I agree... A tachometer is almost an absolute must have on anything larger than a lawn/garden tractor. I would never exceed the PTO recommendations of the implement being powered. Also, as Bontae stated, you should keep an eye on the overall RPM's you are running Diesels at. As with loaning, I would never loan a piece of equipment to anyone I don't absolutely, fully trust, Much less someone who doesn't feel a tach is important!
Cedar Mill Bumper and Hitch


----------



## danis11

HI,
I really appreciate your advice.
Thanks


----------



## Larry in OK

I think they became more important as the frequency of common sense declined. 
My Kioti has a tach and I use it. My 1952 Allis Calmers CA doesn't and never did but I can still manage not to over rev the engine if using the PTO.


----------



## Country Boy

A tachometer is also useful when really working a tractor to see how much the engine is bogging down under load. When I chop feed, I watch the tach to see if I need to drop a gear or speed up to keep the tractor working in the "sweet spot" for maximum power and fuel efficiency. Listening to the engine just isn't as accurate. In my opinion, if you don't know how to properly use the tach on your tractor, then you don't know how to use the tractor. As was mentioned above, having the tach is also important for maintaining proper PTO speed (540 and 1000) when working. They sometimes use different engine speeds for different PTO speeds, and unless you use the tach, you will be running the implement too slow or too fast.
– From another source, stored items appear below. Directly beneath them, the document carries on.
// tb_kapers_workloads: the aggregate operations of the host library at their
// largest object size, 64 bits (16 nybbles), on the adapter at its default
// parameters (4 PEs, 256 nybbles of memory, FIFO depth 8).
//
// Each round the four hosts run, as one SPMD program with random data:
//   OR and XOR reductions of 64-bit values,
//   an unlocked 64-bit Add reduction (carry carried through 16 nybbles),
//   a locked 64-bit atomic Add (the returned old values must form a chain),
//   a 64-bit broadcast,
//   a 64-bit put/get area of NPE x 16 = 64 nybbles,
//   Votecount with one 32-bit counter (8 nybbles) per PE,
//   an ordered exclusive prefix sum (scan) of 64-bit values.
// Together they use addresses up to 0xF0, so the second address nybble is
// set by AddrNext throughout. Results are checked against values worked out
// here from the inputs; no FIFO may overflow.
module tb_kapers_workloads;
  timeunit 1ns; timeprecision 1ps;
  logic clk = 0;
  always #10 clk = ~clk;          // 50 MHz
`include "kapers_hostlib.svh"
  kapers_top dut (.clk, .rst_n, .pe_in(pin), .pe_out(pout), .led_r, .led_g, .fifo_overflow(ovf));

  localparam int ROUNDS = 20;
  localparam int N64 = 16;        // nybbles in a 64-bit object

  longint v [NP];
  longint got [NP];
  int     vote [NP];
  int     src;

  // PE 0 clears n nybbles from a (16 at a time), then all meet at a barrier
  task automatic clear_area(input int k, input int a, input int n);
    longint r;
    if (k == 0) begin
      p_setfunc(k, F_XCHG);
      for (int o = 0; o < n; o += N64) begin
        p_address(k, a + o);
        p_memfunc(k, 0, (n - o < N64) ? n - o : N64, r);
      end
    end
    p_bar(k);
  endtask

  task automatic run_pe(input int k);
    longint r, exp;

    // OR and XOR reductions
    clear_area(k, 8'h00, 2 * N64);
    p_setfunc(k, F_OR);  p_address(k, 8'h00); p_memfunc(k, v[k], N64, r);
    p_setfunc(k, F_XOR); p_address(k, 8'h10); p_memfunc(k, v[k], N64, r);
    p_bar(k);
    p_setfunc(k, F_OR); p_address(k, 8'h00); p_memfunc(k, 0, N64, r);
    exp = 0; for (int j = 0; j < NP; j++) exp |= v[j];
    chk(r == exp, $sformatf("PE%0d reduce OR64 %h expected %h", k, r, exp));
    p_address(k, 8'h10); p_memfunc(k, 0, N64, r);
    exp = 0; for (int j = 0; j < NP; j++) exp ^= v[j];
    chk(r == exp, $sformatf("PE%0d reduce XOR64 %h expected %h", k, r, exp));
    p_bar(k);

    // unlocked Add reduction
    clear_area(k, 8'h20, N64);
    p_setfunc(k, F_ADD); p_address(k, 8'h20); p_memfunc(k, v[k], N64, r);
    p_bar(k);
    p_setfunc(k, F_OR); p_memfunc(k, 0, N64, r);
    exp = 0; for (int j = 0; j < NP; j++) exp += v[j];
    chk(r == exp, $sformatf("PE%0d reduce ADD64 %h expected %h", k, r, exp));
    p_bar(k);

    // locked atomic Add: each PE's old value plus its addend is another's old value
    clear_area(k, 8'h30, N64);
    p_setfunc(k, F_ADD | LOCK); p_address(k, 8'h30); p_memfunc(k, v[k], N64, r);
    got[k] = r;
    p_bar(k);
    if (k == 0) begin
      int links = 0;
      for (int i = 0; i < NP; i++) begin
        bit found = 0;
        for (int j = 0; j < NP; j++) if (got[i] + v[i] == got[j]) found = 1;
        if (found) links++;
      end
      chk(links == NP - 1, $sformatf("locked ADD64 not atomic: %0d links", links));
    end
    p_setfunc(k, F_OR); p_memfunc(k, 0, N64, r);
    exp = 0; for (int j = 0; j < NP; j++) exp += v[j];
    chk(r == exp, $sformatf("PE%0d locked ADD64 %h expected %h", k, r, exp));
    p_bar(k);

    // broadcast from PE src
    if (k == src) begin p_setfunc(k, F_XCHG); p_address(k, 8'h40); p_memfunc(k, v[k], N64, r); end
    p_bar(k);
    p_setfunc(k, F_OR); p_address(k, 8'h40); p_memfunc(k, 0, N64, r);
    chk(r == v[src], $sformatf("PE%0d bcast64 %h expected %h", k, r, v[src]));
    p_bar(k);

    // put/get: every PE puts into its own 16 nybbles, then reads the PE before it
    p_setfunc(k, F_XCHG); p_address(k, 8'h80 + N64 * k); p_memfunc(k, v[k], N64, r);
    p_bar(k);
    p_setfunc(k, F_OR); p_address(k, 8'h80 + N64 * ((k + NP - 1) % NP)); p_memfunc(k, 0, N64, r);
    chk(r == v[(k + NP - 1) % NP], $sformatf("PE%0d putget64 %h", k, r));
    p_bar(k);

    // Votecount: one 32-bit counter per PE
    clear_area(k, 8'hC0, 8 * NP);
    p_setfunc(k, F_ADD); p_address(k, 8'hC0 + 8 * vote[k]); p_memfunc(k, 1, 8, r);
    p_bar(k);
    p_address(k, 8'hC0 + 8 * k); p_memfunc(k, 0, 8, r);
    exp = 0; for (int j = 0; j < NP; j++) exp += (vote[j] == k);
    chk(r == exp, $sformatf("PE%0d votecount32 %0d expected %0d", k, r, exp));
    p_bar(k);

    // ordered exclusive prefix sum, turn kept by the reference nybble at 0xE0
    clear_area(k, 8'hE0, 1 + N64);
    do begin
      p_setfunc(k, F_OR); p_address(k, 8'hE0); p_memfunc(k, 0, 1, r);
    end while (r != k);
    p_setfunc(k, F_ADD); p_address(k, 8'hE1); p_memfunc(k, v[k], N64, r);
    exp = 0; for (int j = 0; j < k; j++) exp += v[j];
    chk(r == exp, $sformatf("PE%0d scan64 %h expected %h", k, r, exp));
    p_setfunc(k, F_XCHG); p_address(k, 8'hE0); p_memfunc(k, k + 1, 1, r);
    p_bar(k);
  endtask

  always @(posedge clk) if (rst_n)
    for (int i = 0; i < NP; i++) if (ovf[i]) chk(0, $sformatf("FIFO %0d overflow", i));

  initial begin
    repeat (2000000) @(posedge clk);
    failures++; $display("FAIL: watchdog");
    $display("TB_RESULT checks=%0d failures=%0d", checks, failures);
    $finish;
  end

  initial begin
    for (int i = 0; i < NP; i++) begin pin[i] = '0; outlast[i] = '0; inlast[i] = 0; addrlast[i] = 0; end
    repeat (5) @(negedge clk);
    rst_n = 1;
    repeat (10) @(negedge clk);
    for (int round = 0; round < ROUNDS; round++) begin
      for (int i = 0; i < NP; i++) begin
        v[i] = {$urandom, $urandom};
        vote[i] = $urandom_range(0, NP - 1);
      end
      src = round % NP;
      fork
        run_pe(0);
        run_pe(1);
        run_pe(2);
        run_pe(3);
      join
    end
    $display("TB_RESULT checks=%0d failures=%0d", checks, failures);
    $finish;
  end
endmodule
Most PTO's actually operate at less than maximum tractor RPM, so if you just run it to WOT, you are overspeeding the PTO.


----------



## hackware

Country Boy said:


> ... Most PTO's actually operate at less than maximum tractor RPM, so if you just run it to WOT, you are overspeeding the PTO.


ummm...


"WOT" = ???

william...


----------



## Hoodoo Valley

I've found that most tractors I've used or owned, govern out at just above rated RPMs for the PTO, so that if you hit max speed, then back off just a bit, you'd typically be fine. My BX 2200 has no tach, but they advise using full throttle.


----------



## Country Boy

hackware said:


> ummm...
> 
> 
> "WOT" = ???
> 
> william...


Wide Open Throttle


----------



## Hoodoo Valley

hackware said:


> ummm...
> 
> 
> "WOT" = ???
> 
> william...


Please refer to your glossery of terms!


----------



## Waldershrek

hackware said:


> ummm...
> 
> 
> "WOT" = ???
> 
> william...


Good lord man....come out from your cave! :lmao:


----------